Limitations & Future Work¶
- Requires training an additional Dot model: Although the training cost is only ~0.1% of Dash, a separate Dot still needs to be trained for each new DM, limiting generalizability.
- Acceleration upper bound constrained by \(N\): The acceleration factor \(N\) of Dot depends on the resolution down-sampling factor; setting it too high sacrifices accuracy.
- No coverage of modalities like video/3D: Experiments focus on image generation, leaving validation on video or 3D generation to be addressed.
- GPU dependency: The paper notes that \(N\) may vary across different GPU configurations, so the actual speedup ratio may fluctuate in deployment.
- Limited evaluation metrics: Mainly relies on FID and CLIP score, lacking human preference evaluation or fine-grained quality analysis.
Reproducibility Key Points¶
- Code and models are open-sourced: GitHub
- Extremely low training cost for Dot (190 A100-hours for SD scale), reproducible for typical academic labs.
- The framework is decoupled from the sampler, compatible with mainstream samplers such as DDPM/DDIM/DPM-Solver/SDE.
- Note that the choice of \(m\) and \(N\) needs to be adapted for specific architectures.
Related Work & Insights¶
- Relationship with DDIM/DPM-Solver: Morse can be stacked on top of any fast sampler without conflict.
- Relationship with Distillation Methods: Distillation is "training a faster student," whereas Morse is "retaining the teacher + adding a lightweight assistant." The two are complementary and can be combined.
- Residual Learning Concept: Similar to ResNet's residual connection idea, Dot only needs to learn the "difference" instead of full noise estimation, lowering the learning difficulty.
- Inspirations for Future Work: This dual-model interaction paradigm can be extended to video diffusion, consistency models, and other scenarios.
Personal Comments¶
The core contribution of this work is to break the dichotomy of "modifying samplers" or "distillation" for diffusion model acceleration, proposing a third path—dual-model collaboration.

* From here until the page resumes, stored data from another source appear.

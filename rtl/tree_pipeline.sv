// tree_pipeline -- one decision tree of the forest mapped onto a pipeline.
//
// Stage 0 is the root register (root_stage), stages 1..DEPTH-1 are inter
// modules holding 2**k nodes each, and stage DEPTH is the leaf module. Every
// packet walks all stages whatever its path, so the latency is fixed at
// 2*DEPTH+1 cycles; a branch that ends early is carried down by pass-through
// nodes. Two search lanes run through the same memories, one on each RAM port,
// so the pipeline accepts two packets per cycle. The update bus is shared by
// all stages; each stage's update engine claims the commands addressed to it,
// and upd_ready is the AND of all engines. upd_deferred reports, per stage,
// that a write waited for a gap in lane B. Stage count and the two lanes per
// dual-port RAM follow the published design; the cycle counts are this design's own.
module tree_pipeline
  import megaturbo_pkg::*;
#(
  parameter int DEPTH   = DEF_DEPTH,
  parameter int BINTH   = DEF_BINTH,
  parameter int TREE_ID = 0
) (
  input  logic             clk,
  input  logic             rst_n,
  input  tok_t             tok_in    [NUM_LANES],
  output logic             res_valid [NUM_LANES],
  output result_t          res       [NUM_LANES],
  input  logic             upd_valid,
  input  upd_t             upd,
  output logic             upd_ready,
  output logic [DEPTH:0]   upd_deferred
);
  tok_t tok [DEPTH+1][NUM_LANES];   // tok[k] enters stage k
  logic [DEPTH:0] rdy;

  assign tok[0] = tok_in;

  root_stage #(.TREE_ID(TREE_ID)) u_root (
    .clk, .rst_n, .tok_in(tok[0]), .tok_out(tok[1]),
    .upd_valid, .upd, .upd_ready(rdy[0])
  );
  assign upd_deferred[0] = 1'b0;

  for (genvar k = 1; k < DEPTH; k++) begin : g_inter
    inter_stage #(.STAGE(k), .TREE_ID(TREE_ID)) u_inter (
      .clk, .rst_n, .tok_in(tok[k]), .tok_out(tok[k+1]),
      .upd_valid, .upd, .upd_ready(rdy[k]), .upd_deferred(upd_deferred[k])
    );
  end

  leaf_stage #(.DEPTH(DEPTH), .BINTH(BINTH), .TREE_ID(TREE_ID)) u_leaf (
    .clk, .rst_n, .tok_in(tok[DEPTH]), .res_valid, .res,
    .upd_valid, .upd, .upd_ready(rdy[DEPTH]), .upd_deferred(upd_deferred[DEPTH])
  );

  assign upd_ready = &rdy;
endmodule
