// tb_tree_pipeline -- the worked two-field example: ten non-overlapping rules
// on 4-bit fields X and Y, split into two trees of depth 2 with binth 2 (the
// first tree splits on X at 7, then 3 and 11; the second, holding the three
// rules kicked out of the first, splits on Y at 13, then Y at 7 and X at 9).
// Both trees are written through the shared update bus into two pipelines
// (TREE_ID 0 and 1). Then all 256 (X, Y) packets are searched on both lanes
// and the merged result is compared with a direct scan of the rule table;
// latency must be 2*DEPTH+1. Finally a rule is deleted and re-inserted while
// lane A keeps searching, and the table is checked again.
// Rule 5 (Y = 100x) sits in leaf 1, the Y > 7 child of the second tree's left
// node, which is where its Y range leads; the rest of the layout is as in the
// example.
module tb_tree_pipeline;
  import megaturbo_pkg::*;
  localparam int D = 2, B = 2;
  localparam int LAT = tree_latency(D);

  logic    clk = 0, rst_n;
  tok_t    tok_in [NUM_LANES];
  logic    rv [2][NUM_LANES];
  result_t rr [2][NUM_LANES];
  logic    upd_valid;
  upd_t    upd;
  logic    rdy [2];
  logic [D:0] dfr [2];
  int checks = 0, failures = 0;
  int cyc = 0;
  always #5 clk = ~clk;
  always @(posedge clk) cyc <= cyc + 1;

  for (genvar t = 0; t < 2; t++) begin : g_t
    tree_pipeline #(.DEPTH(D), .BINTH(B), .TREE_ID(t)) dut (
      .clk, .rst_n, .tok_in, .res_valid(rv[t]), .res(rr[t]),
      .upd_valid, .upd, .upd_ready(rdy[t]), .upd_deferred(dfr[t]));
  end

  // Rule table: X prefix, X length, Y prefix, Y length (4-bit fields).
  int rx [11] = '{0, 4'b0000, 4'b0000, 4'b0100, 4'b0000, 0,       4'b1000, 4'b1000, 4'b1010, 4'b1100, 4'b1100};
  int lx [11] = '{0, 3,       2,       2,       1,       0,       2,       2,       3,       2,       2};
  int ry [11] = '{0, 4'b0000, 4'b0010, 4'b0000, 4'b1110, 4'b1000, 4'b0000, 4'b0100, 4'b1110, 4'b0000, 4'b1100};
  int ly [11] = '{0, 3,       3,       1,       3,       3,       3,       3,       3,       1,       2};
  bit present [11];

  function automatic int table_lookup(int x, int y);
    for (int r = 1; r <= 10; r++)
      if (present[r] && ((x >> (4 - lx[r])) == (rx[r] >> (4 - lx[r]))) &&
                        ((y >> (4 - ly[r])) == (ry[r] >> (4 - ly[r]))))
        return r;
    return 0;
  endfunction

  function automatic upd_t node_w(int tree, int stage, int addr, int field, int value, int ptr);
    upd_t u = '0;
    u.tree = TREE_W'(tree); u.stage = STAGE_W'(stage); u.addr = PTR_W'(addr);
    u.node.field = FID_W'(field); u.node.value = 32'(value) << 28; u.node.ptr = PTR_W'(ptr);
    return u;
  endfunction

  function automatic upd_t rule_w(int tree, int leaf, int slot, int r);
    upd_t u = '0;
    u.tree = TREE_W'(tree); u.stage = STAGE_W'(D); u.addr = PTR_W'(leaf); u.slot = SLOT_W'(slot);
    u.rule.valid = 1'b1;
    u.rule.value[0] = 32'(rx[r]) << 28; u.rule.len[0] = PLEN_W'(lx[r]);
    u.rule.value[1] = 32'(ry[r]) << 28; u.rule.len[1] = PLEN_W'(ly[r]);
    u.rule.id = RULE_ID_W'(r);
    return u;
  endfunction

  task automatic write(upd_t u);
    @(negedge clk);
    upd_valid = 1; upd = u;
    #1 while (!(rdy[0] && rdy[1])) begin @(negedge clk); #1; end
    @(posedge clk);
    @(negedge clk);
    upd_valid = 0;
  endtask

  typedef struct { int issued; int exp; } e_t;
  e_t q [NUM_LANES][$];

  task automatic check_out();
    for (int l = 0; l < NUM_LANES; l++) begin
      checks++;
      if (rv[0][l] !== rv[1][l]) begin failures++; $display("FAIL pipelines out of step"); end
      if (rv[0][l]) begin
        e_t e;
        int got;
        got = rr[0][l].hit ? int'(rr[0][l].id) : (rr[1][l].hit ? int'(rr[1][l].id) : 0);
        if (rr[0][l].hit && rr[1][l].hit) got = -1;
        if (q[l].size() == 0) begin failures++; $display("FAIL extra result"); continue; end
        e = q[l].pop_front();
        checks++;
        if (got != e.exp || cyc - e.issued != LAT) begin
          failures++;
          $display("FAIL lane %0d: got rule %0d after %0d cycles, expected rule %0d after %0d", l, got, cyc - e.issued, e.exp, LAT);
        end
      end
    end
  endtask
  always @(negedge clk) if (rst_n) check_out();

  task automatic search(int l, int x, int y);
    tok_in[l].valid = 1;
    tok_in[l].hdr = '0;
    tok_in[l].hdr[0] = 32'(x) << 28;
    tok_in[l].hdr[1] = 32'(y) << 28;
    tok_in[l].addr = '0;
  endtask

  task automatic sweep();
    for (int i = 0; i < 256; i += 2) begin
      e_t e;
      @(negedge clk);
      search(0, i >> 4, i & 15);
      search(1, (i + 1) >> 4, (i + 1) & 15);
      e.issued = cyc; e.exp = table_lookup(i >> 4, i & 15); q[0].push_back(e);
      e.exp = table_lookup((i + 1) >> 4, (i + 1) & 15); q[1].push_back(e);
    end
    @(negedge clk);
    tok_in[0].valid = 0; tok_in[1].valid = 0;
    repeat (LAT + 2) @(posedge clk);
  endtask

  int n_hits = 0;

  initial begin
    rst_n = 0; upd_valid = 0; upd = '0;
    foreach (tok_in[l]) tok_in[l] = '0;
    foreach (present[r]) present[r] = (r != 0);
    repeat (3) @(posedge clk);
    rst_n = 1;
    // First tree: root X<=7 ptr 0; stage 1: X<=3 ptr 0, X<=11 ptr 2.
    write(node_w(0, 0, 0, 0, 7, 0));
    write(node_w(0, 1, 0, 0, 3, 0));
    write(node_w(0, 1, 1, 0, 11, 2));
    write(rule_w(0, 0, 0, 1));  write(rule_w(0, 0, 1, 2));
    write(rule_w(0, 1, 0, 3));
    write(rule_w(0, 2, 0, 6));  write(rule_w(0, 2, 1, 7));
    write(rule_w(0, 3, 0, 9));  write(rule_w(0, 3, 1, 10));
    // Second tree: root Y<=13 ptr 0; stage 1: Y<=7 ptr 0, X<=9 ptr 2.
    write(node_w(1, 0, 0, 1, 13, 0));
    write(node_w(1, 1, 0, 1, 7, 0));
    write(node_w(1, 1, 1, 0, 9, 2));
    write(rule_w(1, 1, 0, 5));      // Y = 100x is above 7: right child, leaf 1
    write(rule_w(1, 2, 0, 4));
    write(rule_w(1, 3, 0, 8));
    repeat (3) @(posedge clk);
    sweep();
    // Delete rule 7 (tree 0, leaf 2, slot 1) and rule 8 (tree 1, leaf 3).
    begin
      upd_t u = rule_w(0, 2, 1, 7);
      u.del = 1; write(u);
      u = rule_w(1, 3, 0, 8);
      u.del = 1; write(u);
      present[7] = 0; present[8] = 0;
    end
    repeat (3) @(posedge clk);
    sweep();
    // Re-insert rule 8 while lane A searches every cycle (lane B idle).
    fork
      begin
        write(rule_w(1, 3, 0, 8));
      end
      begin
        for (int i = 0; i < 8; i++) begin
          e_t e;
          @(negedge clk);
          search(0, 4'b0001, 4'b0000);
          e.issued = cyc; e.exp = 1; q[0].push_back(e);
        end
        @(negedge clk) tok_in[0].valid = 0;
      end
    join
    present[8] = 1;
    repeat (LAT + 3) @(posedge clk);
    sweep();
    checks++;
    if (q[0].size() != 0 || q[1].size() != 0) begin failures++; $display("FAIL missing results"); end
    $display("TB_RESULT checks=%0d failures=%0d", checks, failures);
    $finish;
  end

  initial begin
    repeat (20000) @(posedge clk);
    failures++;
    $display("FAIL watchdog");
    $display("TB_RESULT checks=%0d failures=%0d", checks, failures);
    $finish;
  end
endmodule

The design intuition of Dot as a lightweight residual compensator is exceptionally clean: since jump sampling loses information, use a fast model to compensate for it. The engineering design of weight sharing + LoRA is highly practical, reducing the training cost of Dot to only one-thousandth of Dash. The experiments cover 9 baseline models, 5 samplers, and 6 datasets, which are highly convincing. The main limitation is that the method still requires training a dedicated Dot for each new model; designing a universal Dot or a zero-shot transfer scheme would have even greater practical value.
Rating¶
- Novelty: ⭐⭐⭐⭐ — The dual-sampling framework is novel, addressing JS information compensation.
- Experimental Thoroughness: ⭐⭐⭐⭐⭐ — Extensive validation across multiple models, samplers, and datasets.
- Writing Quality: ⭐⭐⭐⭐ — Clear structure with an engaging Dash/Dot analogy.
- Value: ⭐⭐⭐⭐ — Highly practical and complementary to existing methods.